The majority of patients will present with a borderline form. From borderline tuberculoid to borderline lepromatous forms, there is a progressive reduction in cellular immune responses, an increase in bacillary load, more frequent hypopigmented skin lesions and nerve involvement, and higher antibody titers ( Fig. 243.2 ). Patients with the extreme forms of the disease (tuberculoid and lepromatous) are considered to have stable cell-mediated immunity, because their disease manifestations do not change much over time. In contrast, patients with borderline disease have unstable cell-mediated immunity and demonstrate changes in their clinical manifestations over time toward the polar forms (downgrade) or present sudden reversal reactions (upgrade). Indeterminate leprosy is the earliest form of the disease and is seen most frequently in young children.
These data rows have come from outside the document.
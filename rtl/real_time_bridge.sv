// Real-time bridge: the actuator that puts one COTS peripheral under the
// reservation controller's schedule.
//
// The bridge sits between the peripheral and the COTS bus. It tells the
// controller through data_rdy that it holds data for the bus, and starts bus
// transactions only while the controller's block is low. Two traffic sources
// are selectable with synth_mode:
//   synth_mode = 0  the Bridge DMA Engine forwards packets between the
//                   bridge's local DRAM and host DRAM (normal operation),
//   synth_mode = 1  a periodic synthetic traffic generator replaces the
//                   peripheral's traffic (used for repeatable measurements).
// The source not selected is held blocked and does not drive data_rdy. Change
// synth_mode only while both sources are idle.
//
// The bridge's role, the DMA engine and the synthetic mode follow the
// document; the selection mechanism is this design's own choice.
//
// Timing: data_rdy and the block seen by the sources are combinational
// through the selection; see the two sub-blocks for their own timing.
module real_time_bridge
  import rtio_pkg::*;
#(
  parameter int unsigned TXN_BYTES          = 4096,
  parameter int unsigned Q_DEPTH            = 16,
  parameter int unsigned IRQ_LIMIT          = 8,
  parameter int unsigned GEN_JOB_BYTES      = 4_000_000,
  parameter int unsigned GEN_BYTES_PER_TICK = 910,
  parameter int unsigned GEN_PERIOD         = 8000,
  parameter int unsigned GEN_OFFSET         = 0
) (
  input  logic        clk,
  input  logic        rst_n,
  input  logic        tick,
  input  logic        synth_mode,
  input  logic        block,
  output logic        data_rdy,
  input  bridge_in_t  bi,
  output bridge_out_t bo,
  output logic        gen_sending,
  output logic        gen_release,
  output logic [31:0] gen_jobs_done,
  output logic [31:0] gen_misses
);
  logic dma_rdy, gen_rdy;

  assign data_rdy = synth_mode ? gen_rdy : dma_rdy;

  bridge_dma_engine #(
    .TXN_BYTES(TXN_BYTES), .Q_DEPTH(Q_DEPTH), .IRQ_LIMIT(IRQ_LIMIT)
  ) u_dma (
    .clk, .rst_n,
    .block      (block || synth_mode),
    .data_rdy   (dma_rdy),
    .avail_push (bi.avail_push), .avail_addr(bi.avail_addr), .avail_full(bo.avail_full),
    .out_push   (bi.out_push),   .out_desc  (bi.out_desc),   .out_full  (bo.out_full),
    .hdone_valid(bo.hdone_valid), .hdone_dir(bo.hdone_dir), .hdone_desc(bo.hdone_desc),
    .hdone_pop  (bi.hdone_pop),
    .in_push    (bi.in_push),    .in_desc   (bi.in_desc),    .in_full   (bo.in_full),
    .ffree_push (bi.ffree_push), .ffree_addr(bi.ffree_addr), .ffree_full(bo.ffree_full),
    .fdone_valid(bo.fdone_valid), .fdone_dir(bo.fdone_dir), .fdone_desc(bo.fdone_desc),
    .fdone_pop  (bi.fdone_pop),
    .irq        (bo.irq),        .irq_cause (bo.irq_cause),
    .dma_req    (bo.dma_req),    .dma_dir   (bo.dma_dir),
    .dma_src    (bo.dma_src),    .dma_dst   (bo.dma_dst),    .dma_len   (bo.dma_len),
    .dma_ack    (bi.dma_ack),    .txn_start (bo.txn_start)
  );

  traffic_generator #(
    .JOB_BYTES(GEN_JOB_BYTES), .BYTES_PER_TICK(GEN_BYTES_PER_TICK),
    .PERIOD(GEN_PERIOD), .OFFSET(GEN_OFFSET)
  ) u_gen (
    .clk, .rst_n,
    .enable   (synth_mode),
    .tick,
    .block    (block || !synth_mode),
    .data_rdy (gen_rdy),
    .sending  (gen_sending),
    .release_p(gen_release),
    .jobs_done(gen_jobs_done),
    .misses   (gen_misses)
  );
endmodule
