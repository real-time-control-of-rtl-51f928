// Testbench for real_time_bridge: the mode switch between the synthetic
// traffic generator and the Bridge DMA Engine.
//  - synth_mode = 1: data_rdy is the generator's (200-byte jobs every 20
//    ticks at 50 bytes per tick, so 4 unblocked ticks per job); a packet
//    queued in the DMA engine meanwhile causes no bus transaction;
//  - synth_mode = 0: the generator releases nothing, data_rdy comes from the
//    queued packet, which is moved in 64-byte transactions once unblocked
//    and then completed; block = 1 holds the engine back.
module tb_real_time_bridge;
  import rtio_pkg::*;
  int checks = 0, failures = 0;
  logic clk = 0, rst_n = 1, tick = 0, synth_mode = 1, block = 0, data_rdy;
  bridge_in_t bi = '0;
  bridge_out_t bo;
  logic gen_sending, gen_release;
  logic [31:0] gen_jobs_done, gen_misses;
  always #5 clk = ~clk;
  initial #1 rst_n = 0;     // reset edge before the first clock edge
  always_ff @(posedge clk) tick <= !tick;

  real_time_bridge #(.TXN_BYTES(64), .Q_DEPTH(4), .IRQ_LIMIT(4),
    .GEN_JOB_BYTES(200), .GEN_BYTES_PER_TICK(50), .GEN_PERIOD(20), .GEN_OFFSET(0)) dut (.*);

  task automatic check(logic cond, string what);
    checks++;
    if (!cond) begin failures++; $display("FAIL @%0t: %s", $time, what); end
  endtask

  time t0;
  int rdy_ticks = 0, reqs = 0, releases = 0, bytes = 0;
  always @(posedge clk) if (tick && data_rdy) rdy_ticks++;
  always @(posedge clk) if (gen_release) releases++;

  // bus model: acknowledge after 3 clocks
  initial forever begin
    @(posedge clk);
    if (bo.dma_req) begin
      reqs++; bytes += int'(bo.dma_len);
      repeat (3) @(posedge clk);
      bi.dma_ack <= 1; @(posedge clk); bi.dma_ack <= 0; @(posedge clk);
    end
  end

  initial begin
    repeat (3) @(posedge clk);
    rst_n <= 1;
    // queue one received packet of 200 bytes in the DMA engine
    @(negedge clk);
    bi.in_push = 1; bi.in_desc = '{32'h0001_0000, 16'd200};
    bi.avail_push = 1; bi.avail_addr = 32'h8000_0000;
    @(negedge clk); bi.in_push = 0; bi.avail_push = 0;
    // synthetic mode for 3 generator periods
    do @(posedge clk); while (!gen_release);
    rdy_ticks = 0; t0 = $time;
    repeat (3) begin do @(posedge clk); while (!gen_release); end
    check(rdy_ticks == 3 * 4, $sformatf("synthetic data_rdy for %0d ticks, 12 expected", rdy_ticks));
    check($time - t0 == 3 * 20 * 2 * 10, $sformatf("3 periods took %0t", $time - t0));
    check(reqs == 0, "DMA engine used the bus in synthetic mode");
    check(gen_misses == 0, "generator missed a deadline");
    // switch to DMA mode between jobs, blocked first
    wait (!data_rdy);
    @(negedge clk) synth_mode = 0; block = 1;
    @(negedge clk);
    check(data_rdy, "data_rdy from the queued packet in DMA mode");
    releases = 0;
    repeat (60) @(posedge clk);
    check(reqs == 0, "transaction while blocked");
    @(negedge clk) block = 0;
    wait (bo.hdone_valid);
    check(bo.hdone_desc.addr == 32'h8000_0000 && bo.hdone_desc.len == 16'd200, "completion descriptor");
    check(reqs == 4 && bytes == 200, $sformatf("%0d transactions, %0d bytes", reqs, bytes));
    @(negedge clk) bi.hdone_pop = 1; bi.fdone_pop = 1;
    @(negedge clk) bi.hdone_pop = 0; bi.fdone_pop = 0;
    repeat (100) @(posedge clk);
    check(!data_rdy, "data_rdy low once the packet is done");
    check(releases == 0, "generator released a job in DMA mode");
    $display("TB_RESULT checks=%0d failures=%0d", checks, failures);
    $finish;
  end

  initial begin
    repeat (20000) @(posedge clk);
    failures++;
    $display("TB_RESULT checks=%0d failures=%0d", checks, failures);
    $finish;
  end
endmodule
Patients usually have a single hypopigmented macule with poorly defined borders, without erythema or induration. Anesthesia is minimal or absent, especially if the lesion is on the face. The diagnosis is usually one of exclusion in the setting of a contact investigation. Tissue biopsies show diagnostic evidence of leprosy but do not meet sufficient criteria for classification. Up to 50–75% of these lesions will heal spontaneously, and the rest will progress to another form of leprosy.
The WHO classification can be used when histologic evaluation and confirmatory diagnosis is unavailable, a common scenario in the field. This simplified scheme is based on the number of skin lesions:
Paucibacillary (1-5 patches)
Multibacillary (>5 patches)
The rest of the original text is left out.